Dual inhibition of angiogenesis by Peucedanum praeruptorum Dunn root extract in endothelial and gefitinib-resistant lung cancer cells.

Peucedanum praeruptorum Dunn (PP) root, traditionally used in Korea to alleviate respiratory symptoms, has been reported to exhibit anticancer effects. In this study, we investigated the effects of an ethanolic extract of PP root (EPP) on tumor angiogenesis.
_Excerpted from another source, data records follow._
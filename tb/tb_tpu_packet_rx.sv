// tpu_packet_rx driven at byte level: a valid packet (grid, moves, count, side), a
// packet with a bad checksum and one with a square out of range (both rejected,
// count not written), and the polled answer before and after a result.
module tb_tpu_packet_rx;
  import onechan_pkg::*;
  localparam int WATCHDOG = 100000;
  `include "tb_common.svh"
  logic rst_n = 1, sel = 0, rx_valid = 0, side, mtn_we, pkt_err;
  initial #1 rst_n = 0;  // an asynchronous reset needs an edge after time 0
  logic res_valid = 0;
  logic [7:0] rx_byte = 0, tx_byte, res_value = 0, res_index = 0;
  piece_t grid [64];
  logic [6:0] mv_idx = 0;
  move_t mv;
  logic [31:0] mtn;
  int n_mtn = 0, n_err = 0;
  tpu_packet_rx dut (.*);
  always @(posedge clk) if (rst_n) begin
    if (mtn_we) n_mtn++;
    if (pkt_err) n_err++;
  end

  task automatic transaction(input logic [7:0] bytes [$], output logic [7:0] answers [$]);
    answers.delete();
    @(negedge clk); sel = 1; @(negedge clk); sel = 0;
    foreach (bytes[i]) begin
      repeat (3) @(negedge clk);
      answers.push_back(tx_byte);   // byte the slave would shift out for index i
      rx_byte = bytes[i]; rx_valid = 1; @(negedge clk); rx_valid = 0;
    end
    repeat (3) @(negedge clk);
  endtask

  function automatic void build(int n, bit sd, bit bad_sum, bit bad_sq, ref logic [7:0] p [$],
                                ref piece_t g [64], ref move_t ms [$]);
    logic [7:0] cs = 0;
    p.delete(); ms.delete();
    p.push_back(PKT_SYNC); p.push_back({7'd0, sd}); p.push_back(8'(n));
    foreach (g[i]) begin g[i] = 8'($urandom); p.push_back(g[i]); end
    for (int i = 0; i < n; i++) begin
      move_t m = '{from: 6'($urandom), to: 6'($urandom)};
      ms.push_back(m);
      p.push_back({2'b00, m.from});
      p.push_back((bad_sq && i == n - 1) ? 8'hC0 : {2'b00, m.to});
    end
    for (int i = 1; i < p.size(); i++) cs ^= p[i];
    p.push_back(bad_sum ? ~cs : cs);
  endfunction

  initial begin
    logic [7:0] p [$], ans [$];
    piece_t g [64];
    move_t ms [$];
    repeat (2) @(posedge clk);
    rst_n = 1;
    // valid packet, 37 moves, black to move
    build(37, 1, 0, 0, p, g, ms);
    transaction(p, ans);
    check(n_mtn == 1 && mtn == 37 && n_err == 0, $sformatf("count written (%0d, %0d)", n_mtn, mtn));
    check(side == 1, "side");
    foreach (g[i]) check(grid[i] == g[i], $sformatf("grid %0d", i));
    foreach (ms[i]) begin mv_idx = 7'(i); #1; check(mv == ms[i], $sformatf("move %0d", i)); end
    // poll before a result: flag clear
    transaction('{RD_CMD, 8'h00, 8'h00, 8'h00}, ans);
    check(ans[1] == 8'h00, "not ready");
    // result
    @(negedge clk); res_valid = 1; res_value = 8'hD6; res_index = 8'd12; @(negedge clk); res_valid = 0;
    transaction('{RD_CMD, 8'h00, 8'h00, 8'h00}, ans);
    check(ans[1] == 8'h01 && ans[2] == 8'hD6 && ans[3] == 8'd12, "answer bytes");
    // bad checksum and bad square: rejected
    build(5, 0, 1, 0, p, g, ms);
    transaction(p, ans);
    build(5, 0, 0, 1, p, g, ms);
    transaction(p, ans);
    check(n_mtn == 1 && n_err == 2, "bad packets rejected");
    // a new valid packet clears the result flag
    build(1, 0, 0, 0, p, g, ms);
    transaction(p, ans);
    check(n_mtn == 2 && mtn == 1 && side == 0, "second packet");
    transaction('{RD_CMD, 8'h00, 8'h00, 8'h00}, ans);
    check(ans[1] == 8'h00, "flag cleared by new packet");
    finish();
  end
endmodule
The anti-angiogenic activity of EPP was evaluated in both endothelial and cancer cells. Our results showed that EPP significantly inhibited the proliferation, migration, tube formation, and permeability of human umbilical vein endothelial cells (HUVECs), indicating that EPP suppresses the angiogenic capacity of HUVECs. EPP also reduced VEGFR2 phosphorylation and the activation of its downstream targets, AKT and ERK. Conditioned medium (CM) from gefitinib-resistant PC9 (PC9/GR) cells promoted HUVEC migration, tube formation, and angiogenic factor expression compared with CM from parental PC9 cells, demonstrating the strong pro-angiogenic properties of PC9/GR cells. Notably, CM from PC9/GR cells treated with EPP (EPP CM) markedly suppressed these pro-angiogenic effects. EPP selectively downregulated angiopoietin-1 (ANG-1) in PC9/GR cells, and supplementation with recombinant human ANG-1 to EPP CM restored HUVEC migration. Praeruptorin A (PA) and praeruptorin B (PB), constituents of EPP, exhibited comparable anti-angiogenic activities in both HUVECs and PC9/GR cells and were predicted to bind the VEGFR2 kinase domain. Taken together, these findings suggest that EPP inhibits angiogenesis through dual mechanisms: direct inactivation of VEGFR2 in endothelial cells and attenuation of the pro-angiogenic potential of PC9/GR cells via ANG-1 downregulation. This study highlights the therapeutic potential of EPP as a natural anti-angiogenic agent.